La Jument Rouge - 2 - La visite du Louvres

Publié le par Le Père Peinard

Résumé des châpitres précédents :

La Jument Rouge - 1 : Emotions intenses.


Le samedi suivant, la Bentley dérapa légèrement  devant le Club House. Elle descendit toute en bottines et fourrures. Il chercha son regard. Peine perdue. Elle s’approcha du cheval qu’elle enfourchât sans ménagement. En partant, elle laissa trainer sa badine sur l’épaule de Jimmy qui crut défaillir. Il remarqua que le poids de ses seins lourds tendait le cuir de son blouson. Ses cuisses et ses reins épousaient parfaitement la forme de la selle qui elle-même épousait la forme de la croupe lascive de la jument. IL soupçonna que la selle avait été faite sur mesure. Ce constat lui procura une émotion nouvelle.

Au retour, sans un mot, sans un regard, elle balança les rênes sur Jimmy hébété. Il faillit lui demander si elle voulait bien visiter le Louvre et aller à l’hôtel avec lui. Mais sa voix s’étrangla. Il considéra le cheval dont les sabots luisaient faiblement dans la pénombre. Bien sûr, elle ne pouvait pas voir les sabots tant qu’elle chevauchait. Il rentra Pégase dans son box. Il repeint les sabots et couvrit les jambes de l’animal d’un vermillon que n’auraient renié ni Braque ni les Fauves.


Mais quel est l’aimable plaisantin qui a peint les jambes de Pégase en rouge ? Il se précipita et sans rougir ni bafouiller lui déclara dans un anglais parfait que c’était Georges, le groom, jaloux de leur amitié naissante. Il nettoya soigneusement les dégâts et elle l’invita à venir dîner chez elle le soir même. Elle ajouta A la bonne franquette avec cet accent so british qui faisait son charme. Dans l’escalier elle passa devant lui en pastichant Jane Birkin. Et ne relookez pas mon fesse, pétite chenapan. Il pensa que le meilleur dans l’amour c’était quand on monte l’escalier. Il en éprouvait une émotion croissante.

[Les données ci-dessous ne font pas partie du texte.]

```
              +-------------------------------+        host ports
   imem/dmem  |  control_unit                 |<------ imem_*, dmem_*, start/done
   ---------->|  fetch/decode, 16 x 8b regs,  |
              |  8b ALU, data memory          |
              +--+------------+------------+--+
                 | pe_ctrl    | CR r/w     | net ctrl
                 | (broadcast)v            v
                 |       common_regs   pe_network (NWIN -> route -> NWOUT, 8N bits each)
                 v        16 x 8b          ^ |
              +-------------------------+  | |
              | pe_array                |--+ |
              |  pe[0..N-1] + local mem |<---+
              |  responder_resolution   |----> any_rsp, data bus (to control unit)
              +-------------------------+<---- pe_mem_* host port
```

| module | role |
|---|---|
| `asc_pkg` | widths, opcodes, broadcast-action struct `pe_ctrl_t`, compare/logic functions, instruction encoders `enc()` / `enc_br()` |
| `asc_top` | wires everything together; host interface |
| `control_unit` | instruction memory, data memory, scalar registers and ALU, sequencing of multi-cycle instructions |
| `common_regs` | 16 8-bit registers shared by the control unit and all PEs (one broadcast read port) |
| `pe_array` | N PEs, the responder resolution unit and the OR-reduced data bus |
| `pe` | one PE: 16 x 8-bit registers, ALU, 16 x 1-bit logical registers, responder bit, mask stack, SFR unit, Falkoff shift register, local memory |
| `mask_stack` | 16-entry 1-bit stack; its top enables masked instructions |
| `sfr_unit` | STEP / FIND / RESOLVE_FIRST next-state logic of one PE |
| `maxmin_unit` | one PE's Falkoff shift register |
| `responder_resolution` | "is there a responder with a lower ID?" for every PE, and "is there any responder?" |
| `pe_network` | 1-D / 2-D one-step moves with optional wrap-around |
| `asc_alu` | 8-bit ALU used in the control unit and in each PE |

Il sortit de sa torpeur quand la Bentley lui frôla les pieds. Il tomba en arrière. Elle se mit en selle et, piqua des deux le flanc du  cheval qui sauta par-dessus le corps étendu. Il ne lui restait plus que son parfum à la fragrance troublante qui mêlait toutes les saveurs de l’Arabie à celle des esclaves nus qui lui rafraichissaient le front avec des palmes. Des meubles luisants polis par les ans décoraient sa chambre, les plus rares fleurs mêlaient leurs odeurs aux vagues senteurs de l'ambre, les riches plafonds, les miroirs profonds, tout y parlait à l'âme en secret sa douce langue natale. Elle le félicita pour ses talents de poète.


Ils visitèrent Le Louvre. Quand il lui révéla que Mona Lisa était en réalité un travelo et vraisemblablement l’amant de Michel-Ange, elle se mordit les lèvres et il dut la prendre dans ses bras pour l’empêcher de défaillir. 
Il la déposa sur une banquette propice et dégrafa son corsage 
pour qu’elle reprenne sa respiration. Il ne put s’empêcher de lorgner
la naissance de ses seins d’albâtre. Il lui pratiqua un léger massage cardiaque xqu’il combina avec un bouche-à-bouche torride.

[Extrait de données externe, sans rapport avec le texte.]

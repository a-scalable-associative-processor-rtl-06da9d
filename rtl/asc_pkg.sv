// asc_pkg: types, constants and instruction encoding shared by the ASC
// (ASsociative Computing) co-processor.
//
// The machine is 8 bits wide throughout: the control unit, every processing
// element (PE), the 16 common registers and the network all move bytes.
// Widths and register counts follow the design description (16 8-bit GPRs,
// 16 1-bit logical registers, a 16-entry mask stack, 16 common registers).
// The instruction set and its 32-bit encoding below are this design's own:
// the description names instructions (search, STEP, FIND, RESOLVE_FIRST,
// MAX, MOVE, masked/unmasked) but not their encoding.
//
// Instruction word:
//   [31:26] op   [25] m (masked)   [24:21] d   [20:17] a   [16:13] b
//   [12:10] f (ALU function / compare condition / logic op / direction)
//   [9:8]   x (operand-b source, or network wrap/2-D mode)   [7:0] imm
//   Branches use [9:0] as an absolute instruction address.
package asc_pkg;

  localparam int W           = 8;   // data path width
  localparam int NREG        = 16;  // GPRs in the control unit and in each PE
  localparam int NLREG       = 16;  // 1-bit logical registers per PE
  localparam int NCR         = 16;  // common registers
  localparam int IW          = 32;  // instruction width
  localparam int PC_W        = 10;  // instruction address width
  localparam int PEID_REG    = 15;  // PE register that reads as the PE's own ID

  typedef logic [W-1:0] byte_t;

  typedef enum logic [5:0] {
    OP_NOP   = 6'd0,
    OP_HALT  = 6'd1,
    // scalar (control unit) instructions
    OP_LDI   = 6'd2,   // R[d] = imm
    OP_ALU   = 6'd3,   // R[d] = R[a] f src(x)
    OP_LD    = 6'd4,   // R[d] = DM[R[a]+imm]
    OP_ST    = 6'd5,   // DM[R[a]+imm] = R[b]
    OP_WCR   = 6'd6,   // CR[d] = R[a]
    OP_RCR   = 6'd7,   // R[d] = CR[a]
    OP_BR    = 6'd8,   // branch, condition f, target [9:0]
    OP_GETCR = 6'd9,   // CR[d] = P[a] of the PE(s) whose mask top is 1 (data bus)
    // parallel (PE array) instructions, masked when m = 1
    OP_PLDI  = 6'd16,  // P[d] = imm
    OP_PALU  = 6'd17,  // P[d] = P[a] f src(x)
    OP_PLD   = 6'd18,  // P[d] = LM[P[a]+imm]
    OP_PST   = 6'd19,  // LM[P[a]+imm] = P[b]
    OP_PCMP  = 6'd20,  // L[d] = P[a] cond(f) src(x)
    OP_LOP   = 6'd21,  // L[d] = L[a] lop(f) L[b]
    OP_LGET  = 6'd22,  // L[d] = x[0] ? responder : mask top
    OP_SRCH  = 6'd23,  // associative search: r = P[a] cond(f) src(x); RSP=r; push r
    OP_SRCHL = 6'd24,  // r = L[a]; RSP=r; push r
    OP_PUSH  = 6'd25,  // push (x[0] ? 1 : L[a])
    OP_POP   = 6'd26,  // pop the mask stack
    OP_MSET  = 6'd27,  // mask top = L[a]
    OP_SFR   = 6'd28,  // f: 0 STEP, 1 FIND, 2 RESOLVE_FIRST
    OP_MAXMN = 6'd29,  // Falkoff search over P[a]; f[0]: 0 MAX, 1 MIN
    OP_MOVE  = 6'd30   // P[d] = neighbour's P[a]; f = direction, x[0] wrap, x[1] 2-D
  } opcode_t;

  typedef enum logic [2:0] {
    ALU_ADD = 3'd0, ALU_SUB = 3'd1, ALU_AND = 3'd2, ALU_OR = 3'd3,
    ALU_XOR = 3'd4, ALU_MUL = 3'd5, ALU_NOT = 3'd6, ALU_PASSB = 3'd7
  } alu_fn_t;

  typedef enum logic [2:0] {
    CMP_EQ = 3'd0, CMP_NE = 3'd1, CMP_LTU = 3'd2, CMP_GEU = 3'd3,
    CMP_GTU = 3'd4, CMP_LEU = 3'd5, CMP_LTS = 3'd6, CMP_GES = 3'd7
  } cmp_fn_t;

  typedef enum logic [2:0] {
    LOP_AND = 3'd0, LOP_OR = 3'd1, LOP_XOR = 3'd2, LOP_ANDN = 3'd3,
    LOP_NOTA = 3'd4, LOP_MOVA = 3'd5, LOP_ZERO = 3'd6, LOP_ONE = 3'd7
  } lop_fn_t;

  typedef enum logic [2:0] {
    BR_JMP = 3'd0, BR_EQ = 3'd1, BR_NE = 3'd2, BR_RSP = 3'd3,
    BR_NRSP = 3'd4, BR_LTU = 3'd5
  } br_fn_t;

  typedef enum logic [1:0] {
    SFR_STEP = 2'd0, SFR_FIND = 2'd1, SFR_RESOLVE = 2'd2, SFR_NONE = 2'd3
  } sfr_op_t;

  // Network directions. DOWN: PE j receives from PE j-1 (1-D) or from the
  // PE one row above (2-D). UP is the reverse. RIGHT: PE receives from its
  // left neighbour in the same row; LEFT is the reverse (2-D only).
  typedef enum logic [1:0] {
    DIR_DOWN = 2'd0, DIR_UP = 2'd1, DIR_RIGHT = 2'd2, DIR_LEFT = 2'd3
  } net_dir_t;

  // Operand-b source select (x field)
  localparam logic [1:0] SRC_REG = 2'd0, SRC_CR = 2'd1, SRC_IMM = 2'd2;

  // Per-cycle action broadcast from the control unit on the instruction bus
  typedef enum logic [4:0] {
    PE_NONE, PE_LDI, PE_ALU, PE_LD, PE_ST, PE_CMP, PE_LOP, PE_LGET,
    PE_SRCH, PE_SRCHL, PE_PUSH, PE_POP, PE_MSET, PE_SFR,
    PE_MAX_LOAD, PE_MAX_STEP, PE_NET_WB
  } pe_op_t;

  typedef struct packed {
    pe_op_t     op;
    logic       masked;
    logic [3:0] d;
    logic [3:0] a;
    logic [3:0] b;
    logic [2:0] f;
    logic [1:0] x;
    byte_t      imm;
    byte_t      cr;     // common register CR[b], broadcast on the data bus
  } pe_ctrl_t;

  function automatic logic cmp(input logic [2:0] fn, input byte_t a, input byte_t b);
    case (cmp_fn_t'(fn))
      CMP_EQ:  return a == b;
      CMP_NE:  return a != b;
      CMP_LTU: return a < b;
      CMP_GEU: return a >= b;
      CMP_GTU: return a > b;
      CMP_LEU: return a <= b;
      CMP_LTS: return $signed(a) < $signed(b);
      default: return $signed(a) >= $signed(b);
    endcase
  endfunction

  function automatic logic lop(input logic [2:0] fn, input logic a, input logic b);
    case (lop_fn_t'(fn))
      LOP_AND:  return a & b;
      LOP_OR:   return a | b;
      LOP_XOR:  return a ^ b;
      LOP_ANDN: return a & ~b;
      LOP_NOTA: return ~a;
      LOP_MOVA: return a;
      LOP_ZERO: return 1'b0;
      default:  return 1'b1;
    endcase
  endfunction

  // Instruction encoders, used by programs written in SystemVerilog
  function automatic logic [IW-1:0] enc(input opcode_t op, input logic m,
                                        input logic [3:0] d, input logic [3:0] a,
                                        input logic [3:0] b, input logic [2:0] f,
                                        input logic [1:0] x, input byte_t imm);
    return {op, m, d, a, b, f, x, imm};
  endfunction

  function automatic logic [IW-1:0] enc_br(input br_fn_t f, input logic [3:0] a,
                                           input logic [3:0] b, input logic [PC_W-1:0] tgt);
    return {OP_BR, 1'b0, 4'd0, a, b, f, tgt};
  endfunction

endpackage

Margot reprit enfin connaissance et lui annonça qu’elle allait le présenter à
ses parents qui lui interdisaient de faire l’amour avant le mariage. Il décida
de leur demander immédiatement sa main. Et tout le reste. Il la porterait dans la chambre nuptiale, pantelante, lascive. Il lui servirait une coupe de
champagne rosé et lui réciterait un poème coquin. Il lui ferait écouter Only
You et lui proposerait de faire l’amour comme des bêtes.